Does `--size-only` account for local sparse files properly?

What is the problem you are having with rclone?

It's a question: Does --size-only account for (rclone created) sparse-files?

If you sync from, say, S3 to local, rclone does sparse files for multi-part downloads. Depending on how sparse-files are stated, they may have their true size or their final size. If it is the final size, then sync --size-only will get false negatives for needing to sync

Run the command 'rclone version' and share the full output of the command.

rclone v1.58.1
- os/version: darwin 10.15.7 (64 bit)
- os/kernel: 19.6.0 (x86_64)
- os/type: darwin
- os/arch: amd64
- go/version: go1.17.9
- go/linking: dynamic
- go/tags: cmount

Which cloud storage system are you using? (eg Google Drive)

S3 to local but really anything-but-local to local

The command you were trying to run (eg rclone copy /tmp remote:tmp)

rclone copy --size-only s3:<bucket> /local/path

The rclone config contents with secrets removed.

N/A

A log from the command with the -vv flag

N/A

In an attempt to answer my own question, I made a large (969932800 byte) file on a remote server and did a download to my local machine and cut it off.

I CTRL+C the transfer with

Transferred:   	   55.562 MiB / 925 MiB, 6%, 10.700 MiB/s, ETA 1m21s
Transferred:            0 / 1, 0%
Elapsed time:         8.0s

and then looked at the local file to see sizes

command size
ls -l 893943808
rclone size 893943808
rclone lsjon 893943808
du -k 76768*1024 = 78610432

(The last one uses -k to make 1024 byte blocks (as opposed to the default 512) and then converted)

So the file is about 74.9688mb as per the file system.

Rerunning

$ rclone -vv copy --progress --size-only --dry-run myremote:tmp/ .

shows

2022-05-29 15:42:10 DEBUG : big.dat: Sizes differ (src 969932800 vs dst 893943808)

Which means that rclone is also getting confused by itself.

Does this mean that a --size-only with a local may be tricked if it is still sparse but sparse to the full size? Imagine local to crypt(webdav) where size is all you can do! It is very possible.

is this a bug?

The size used in --size-only is the size of the file as you might see in ls -l. This will always be the same regardless of whether the file contains sparse blocks or not.

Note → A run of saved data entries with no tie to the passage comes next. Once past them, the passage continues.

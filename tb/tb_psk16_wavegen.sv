// tb_psk16_wavegen -- checks every symbol, sample index and Alamouti flag
// combination of the 16-PSK sample generator against floating-point cos/sin,
// the one-cycle latency and the zero output when not enabled.
module tb_psk16_wavegen;
  import stbc_pkg::*;
  import stbc_ref_pkg::*;

  localparam int W = 12;

  int checks = 0, failures = 0;
  logic clk = 0, rst_n = 0, en = 0;
  tx_cmd_t cmd = '0;
  phase_t  n = '0;
  logic signed [W-1:0] i_out, q_out;
  logic valid;

  psk16_wavegen #(.DAC_W(W)) dut (.*);

  always #5 clk = ~clk;

  task automatic check(int got, int exp, string what);
    checks++;
    if (got != exp) begin
      failures++;
      if (failures < 20) $display("FAIL %s: got %0d exp %0d", what, got, exp);
    end
  endtask

  initial begin
    int ei, eq;
    repeat (2) @(posedge clk);
    rst_n <= 1;
    @(posedge clk);
    check(int'(valid), 0, "valid after reset");
    for (int k = 0; k < 16; k++)
      for (int f = 0; f < 4; f++)
        for (int s = 0; s < 32; s++) begin
          en  <= 1;
          cmd <= '{sym: sym_t'(k), conj: f[0], neg: f[1]};
          n   <= phase_t'(s);
          @(posedge clk);   // sample registered on this edge
          en  <= 0;
          #1;
          ei = ref_cos(k, s, W);
          eq = ref_sin(k, s, W);
          if (f[0]) eq = -eq;
          if (f[1]) begin ei = -ei; eq = -eq; end
          check(int'(valid), 1, "valid one cycle after en");
          check(int'(i_out), ei, $sformatf("I k=%0d f=%0d n=%0d", k, f, s));
          check(int'(q_out), eq, $sformatf("Q k=%0d f=%0d n=%0d", k, f, s));
          @(posedge clk);   // en low: outputs return to zero
          #1;
          if (s == 0) begin
            check(int'(valid), 0, "valid low");
            check(int'(i_out), 0, "I zero when idle");
            check(int'(q_out), 0, "Q zero when idle");
          end
        end
    // full scale reached: symbol 0 at n = 0 is A + j0; symbol 4 at n = 0 is 0 + jA
    en <= 1; cmd <= '{sym: 4'd0, conj: 1'b0, neg: 1'b0}; n <= '0;
    @(posedge clk); #1;
    check(int'(i_out), amp(W), "full-scale I");
    en <= 1; cmd <= '{sym: 4'd4, conj: 1'b0, neg: 1'b0}; n <= '0;
    @(posedge clk); #1;
    check(int'(q_out), amp(W), "full-scale Q");
    $display("TB_RESULT checks=%0d failures=%0d", checks, failures);
    $finish;
  end

  initial begin
    repeat (20000) @(posedge clk);
    failures++;
    $display("watchdog expired");
    $display("TB_RESULT checks=%0d failures=%0d", checks, failures);
    $finish;
  end
endmodule
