// broadcast_core -- baseband processor of one antenna channel (BroadcastCORE).
//
// State machine (all transitions on the rising clock edge):
//   CORE_RESET   entered on reset; next cycle goes to CORE_INIT.
//   CORE_INIT    clears the slot and sample counters; next cycle CORE_PREPARE.
//   CORE_PREPARE raises `ready` and waits for `allow` from the controller. On
//                allow it latches the data byte (s1 = data[7:4], s2 = data[3:0])
//                and enters CORE_ACTIVE.
//   CORE_ACTIVE  raises `active` and sends two time slots of 32 samples each,
//                one sample per clock, then returns to CORE_PREPARE.
// In each slot the Alamouti encoder chooses the symbol and the conjugate/negate
// flags for this antenna (CHANNEL 1: s1 then -s2*, CHANNEL 2: s2 then s1*) and
// the 16-PSK generator turns them into I/Q samples for the DAC.
//
// Timing: the sample sent in ACTIVE cycle c (c = 0..63) appears on i_out/q_out
// one clock later, marked by `valid`; `slot_out` and `idx_out` carry the slot
// and the sample index of that output sample. A frame is 64 valid samples. The
// reset is synchronous and active low.
//
// The states PREPARE and ACTIVE, the allow/ready handshake, the byte split into
// two 4-bit symbols and the 32 samples per slot follow the design description.
// Which nibble is s1, the one-cycle output register, the CORE_INIT duration and
// the zero output outside ACTIVE are this design's own choices.
module broadcast_core
  import stbc_pkg::*;
#(
  parameter int unsigned CHANNEL = 1,   // 1 or 2: antenna column of the Alamouti code
  parameter int unsigned DAC_W   = 12   // signed DAC sample width
) (
  input  logic                    clk,
  input  logic                    rst_n,
  input  logic                    allow,    // from BroadcastCONT: start a frame
  input  byte_t                   data,     // byte to send, valid while allow
  output logic                    ready,    // in PREPARE, waiting for allow
  output logic                    active,   // in ACTIVE, sending a frame
  output logic signed [DAC_W-1:0] i_out,    // I sample to the DAC
  output logic signed [DAC_W-1:0] q_out,    // Q sample to the DAC
  output logic                    valid,    // i_out/q_out hold a frame sample
  output slot_e                   slot_out, // slot of the output sample
  output phase_t                  idx_out   // index of the output sample in its slot
);

  core_state_e state;
  sym_t        s1, s2;
  slot_e       slot;
  phase_t      n;
  tx_cmd_t     cmd;

  always_ff @(posedge clk) begin
    if (!rst_n) begin
      state <= CORE_RESET;
      s1    <= '0;
      s2    <= '0;
      slot  <= SLOT1;
      n     <= '0;
    end else begin
      unique case (state)
        CORE_RESET: state <= CORE_INIT;
        CORE_INIT: begin
          slot  <= SLOT1;
          n     <= '0;
          state <= CORE_PREPARE;
        end
        CORE_PREPARE: begin
          if (allow) begin
            s1    <= data[DATA_W-1 -: SYM_W];
            s2    <= data[SYM_W-1:0];
            slot  <= SLOT1;
            n     <= '0;
            state <= CORE_ACTIVE;
          end
        end
        CORE_ACTIVE: begin
          n <= n + phase_t'(1);
          if (n == phase_t'(SAMPLES_PER_SLOT - 1)) begin
            if (slot == SLOT2) state <= CORE_PREPARE;
            slot <= (slot == SLOT1) ? SLOT2 : SLOT1;
          end
        end
        default: state <= CORE_RESET;
      endcase
    end
  end

  assign ready  = (state == CORE_PREPARE);
  assign active = (state == CORE_ACTIVE);

  alamouti_encoder #(.CHANNEL(CHANNEL)) u_enc (
    .s1   (s1),
    .s2   (s2),
    .slot (slot),
    .cmd  (cmd)
  );

  psk16_wavegen #(.DAC_W(DAC_W)) u_gen (
    .clk   (clk),
    .rst_n (rst_n),
    .en    (active),
    .cmd   (cmd),
    .n     (n),
    .i_out (i_out),
    .q_out (q_out),
    .valid (valid)
  );

  // Slot and index of the sample now on the outputs.
  always_ff @(posedge clk) begin
    if (!rst_n) begin
      slot_out <= SLOT1;
      idx_out  <= '0;
    end else begin
      slot_out <= slot;
      idx_out  <= n;
    end
  end

endmodule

When rclone is using multithread streaming it will download to different parts of the file at once, and this will make a sparse file on most OSes. The size as seen by ls -l will be the size of the final transfer, so if rclone is using 4 transfers it will be how far the 4th transfer has got, starting from 3/4 of the way through the file.

Yes.

In general --size-only is a pretty unreliable check and should only be used if you haven't got anything better. Rclone's default sync is size+modtime which is fast and reliable, or you can use --checksum which gives you size+hash which is slower but very accurate.

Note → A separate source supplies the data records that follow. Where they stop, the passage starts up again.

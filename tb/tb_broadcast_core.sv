// tb_broadcast_core -- runs both channel variants of the baseband processor
// side by side. A behavioural controller gives `allow` after a random delay
// (so the core must wait in PREPARE), with a random byte. Checks: the reset ->
// INITIALIZE -> PREPARE sequence, ready/active, exactly 64 consecutive valid
// samples per frame (32 per slot), every I/Q sample against the floating-point
// Alamouti reference, the slot/index tags, and the return to PREPARE.
module tb_broadcast_core;
  import stbc_pkg::*;
  import stbc_ref_pkg::*;

  localparam int W = 12;

  int checks = 0, failures = 0;
  logic clk = 0, rst_n = 0, allow = 0;
  byte_t data = '0;

  logic ready1, active1, valid1, ready2, active2, valid2;
  logic signed [W-1:0] i1, q1, i2, q2;
  slot_e  slot1, slot2;
  phase_t idx1, idx2;

  broadcast_core #(.CHANNEL(1), .DAC_W(W)) dut1 (
    .clk, .rst_n, .allow, .data, .ready(ready1), .active(active1),
    .i_out(i1), .q_out(q1), .valid(valid1), .slot_out(slot1), .idx_out(idx1));
  broadcast_core #(.CHANNEL(2), .DAC_W(W)) dut2 (
    .clk, .rst_n, .allow, .data, .ready(ready2), .active(active2),
    .i_out(i2), .q_out(q2), .valid(valid2), .slot_out(slot2), .idx_out(idx2));

  always #5 clk = ~clk;

  task automatic check(bit ok, string what);
    checks++;
    if (!ok) begin
      failures++;
      if (failures < 20) $display("FAIL %s at %0t", what, $time);
    end
  endtask

  initial begin
    int ei, eq, d;
    repeat (3) @(posedge clk);
    rst_n <= 1;
    @(posedge clk); #1;   // RESET -> INIT
    check(!ready1 && !active1, "not ready in INITIALIZE");
    @(posedge clk); #1;   // INIT -> PREPARE
    check(ready1 && ready2, "ready in PREPARE after reset and initialize");
    for (int f = 0; f < 40; f++) begin
      int gap;
      d = (f < 16) ? (f * 17) : int'($urandom_range(0, 255));
      gap = $urandom_range(0, 6);
      repeat (gap) begin
        @(posedge clk); #1;
        check(ready1 && ready2 && !active1 && !valid1, "waits in PREPARE without allow");
      end
      allow <= 1; data <= byte_t'(d);
      @(posedge clk); #1;
      allow <= 0; data <= byte_t'($urandom);   // byte must have been latched
      check(active1 && active2 && !ready1, "ACTIVE after allow");
      for (int s = 0; s < 64; s++) begin
        @(posedge clk); #1;
        check(valid1 && valid2, "valid throughout the frame");
        check(int'(slot1) == s / 32 && int'(idx1) == s % 32, "slot/index tag");
        ref_iq(d, 1, s / 32 + 1, s % 32, W, ei, eq);
        check(int'(i1) == ei && int'(q1) == eq,
              $sformatf("ch1 d=%0d s=%0d got %0d,%0d exp %0d,%0d", d, s, i1, q1, ei, eq));
        ref_iq(d, 2, s / 32 + 1, s % 32, W, ei, eq);
        check(int'(i2) == ei && int'(q2) == eq,
              $sformatf("ch2 d=%0d s=%0d got %0d,%0d exp %0d,%0d", d, s, i2, q2, ei, eq));
        if (s == 62) check(active1, "still active before last sample");
      end
      check(ready1 && ready2 && !active1, "back in PREPARE after 64 samples");
      @(posedge clk); #1;
      check(!valid1 && i1 == 0 && q1 == 0, "idle outputs zero between frames");
    end
    $display("TB_RESULT checks=%0d failures=%0d", checks, failures);
    $finish;
  end

  initial begin
    repeat (10000) @(posedge clk);
    failures++;
    $display("watchdog expired");
    $display("TB_RESULT checks=%0d failures=%0d", checks, failures);
    $finish;
  end
endmodule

That is unfortunate as it is a very real possibility then to have unknown data loss.

It may not be worth the effort but one option would be to always write with one extra byte and then truncate when complete. That would make sure that it can't be fooled.

I get that but using something with crypt and webdav (or even just webdav) you don't have much of an option. Also, it's been my experience that nearly all file changes affect the size. Obviously it is trivial to create a counter-case but in general, realistic usage, this is what I'd expect. And an alarming number of remotes support neither hashes nor ModTime.

That is a nice idea. Easier might be to withhold the last byte until all the other writes have completed in the multipart stream.

Fancy making an issue about that?

I wasn't sure since then you need to book-keep the last byte as opposed to a truncate call. But each would work.

Done: Make rclone more robust to false-negatives with local copies and --size-only · Issue #6206 · rclone/rclone · GitHub

Thanks for the help.

2 Likes

This topic was automatically closed 30 days after the last reply. New replies are no longer allowed.